Danza y Movimiento startete Anfang der neunziger Jahre mit dem Import von Salsa-, Son- und Tango-Platten aus Lateinamerika. Ein eigener Laden und erste eigene Plattenveröffentlichungen kamen im Laufe der Zeit dazu, bevor der allgemeine Buena Vista-Kuba-Boom mit anschließender Katerstimmung das Kleinlabel zurückwarf.
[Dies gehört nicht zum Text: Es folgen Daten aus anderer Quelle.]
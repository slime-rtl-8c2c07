// Testbench for pitch_shifter: keeps its own copy of the circular buffer and
// of the fractional read index, feeds random samples at several playback
// rates (1.0, a major third, a fifth, an octave) and checks every output word
// against the model wherever the model's buffer entry has been written. Also
// checks the 3-clock latency and that the read index really advances faster
// than the write pointer (the read address laps it).
module tb_pitch_shifter;
  import slime_pkg::*;
  localparam int DEPTH = 64;          // small buffer: laps happen quickly
  logic clk = 0, rst = 1, valid_in = 0, valid_out;
  rate_t rate = 0;
  sample_t x = 0, y;
  int checks = 0, failures = 0;

  pitch_shifter #(.DEPTH(DEPTH)) dut (
    .clk, .rst, .rate_in(rate), .valid_in, .sample_in(x), .sample_out(y), .valid_out);

  always #5 clk = ~clk;
  initial begin
    repeat (200000) @(posedge clk);
    failures++;
    $display("watchdog expired");
    $display("TB_RESULT checks=%0d failures=%0d", checks, failures);
    $finish;
  end

  sample_t mem [DEPTH];
  bit      written [DEPTH];
  int      wp = 0, laps = 0, last_ra = 0;
  longint  idx = 0;    // fixed point, 29 fraction bits, modulo DEPTH

  initial begin
    int ra, lat;
    static real ratios [4] = '{1.0, 1.2599210498948732, 1.4983070768766815, 2.0};
    repeat (3) @(posedge clk);
    rst <= 0;
    foreach (ratios[r]) begin
      rate = rate_t'($rtoi(ratios[r] * (2.0 ** 29) + 0.5));
      for (int k = 0; k < 300; k++) begin
        x = sample_t'($urandom);
        mem[wp] = x; written[wp] = 1; wp = (wp + 1) % DEPTH;
        idx = (idx + longint'(rate)) % (longint'(DEPTH) << 29);
        ra = int'(idx >> 29);
        if (ra < last_ra) laps++;
        last_ra = ra;
        @(posedge clk); valid_in <= 1;
        @(posedge clk); valid_in <= 0;
        lat = 0;
        while (!valid_out) begin @(posedge clk); lat++; end
        if (written[ra]) begin
          checks++;
          if (y !== mem[ra]) begin
            failures++;
            if (failures < 10) $display("FAIL rate %0d k=%0d addr %0d got %h exp %h", r, k, ra, y, mem[ra]);
          end
        end
        checks++;
        // 3-clock latency; the bench sees the registered pulse one edge late.
        if (lat != 3 + 1) begin failures++; $display("FAIL latency %0d", lat); end
        repeat ($urandom_range(0, 3)) @(posedge clk);
      end
    end
    checks++;
    if (laps < 4 * 300 / DEPTH + 2) begin failures++; $display("FAIL laps %0d", laps); end
    $display("TB_RESULT checks=%0d failures=%0d", checks, failures);
    $finish;
  end
endmodule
Ein Gespräch mit Betreiber Matthias Möbius.

taz hamburg: In der Hamburger Salsa- und Tangoszene seid ihr bestens bekannt und Hauslieferant in Sachen lateinamerikanischer Musik. Wie begann die Geschichte von Danza y Movimiento?

Matthias Möbius: Der Name ist früher entstanden als Label und Vertrieb. Ich bin Mitte der achtziger Jahre als Schauspieler nach Ecuador gegangen, um mich im Tanzbereich weiterzubilden. Dort habe ich gemeinsam mit der Tänzerin Lira Mosquera ein Studio für Tanz und Bewegung gegründet und eigene Bühnenproduktionen auf die Beine gestellt. Da entstand der Name Danza y Movimiento, dem ich treu geblieben bin. Zurück in Deutschland, haben wir begonnen, Salsakurse in Hamburg und später auch in Kuba anzubieten. Die Teilnehmer haben uns nach Musik gefragt, und wir haben dann CDs aus Ecuador und Kolumbien mitgebracht. Kontakte zu Labeln wie Fuentes in Kolumbien entstanden, unser erster Mail-Order-Katalog wurde 1993 aufgelegt.

Wie kam es zur ersten eigenen Plattenproduktion unter dem Sig-net Danza y Movimiento?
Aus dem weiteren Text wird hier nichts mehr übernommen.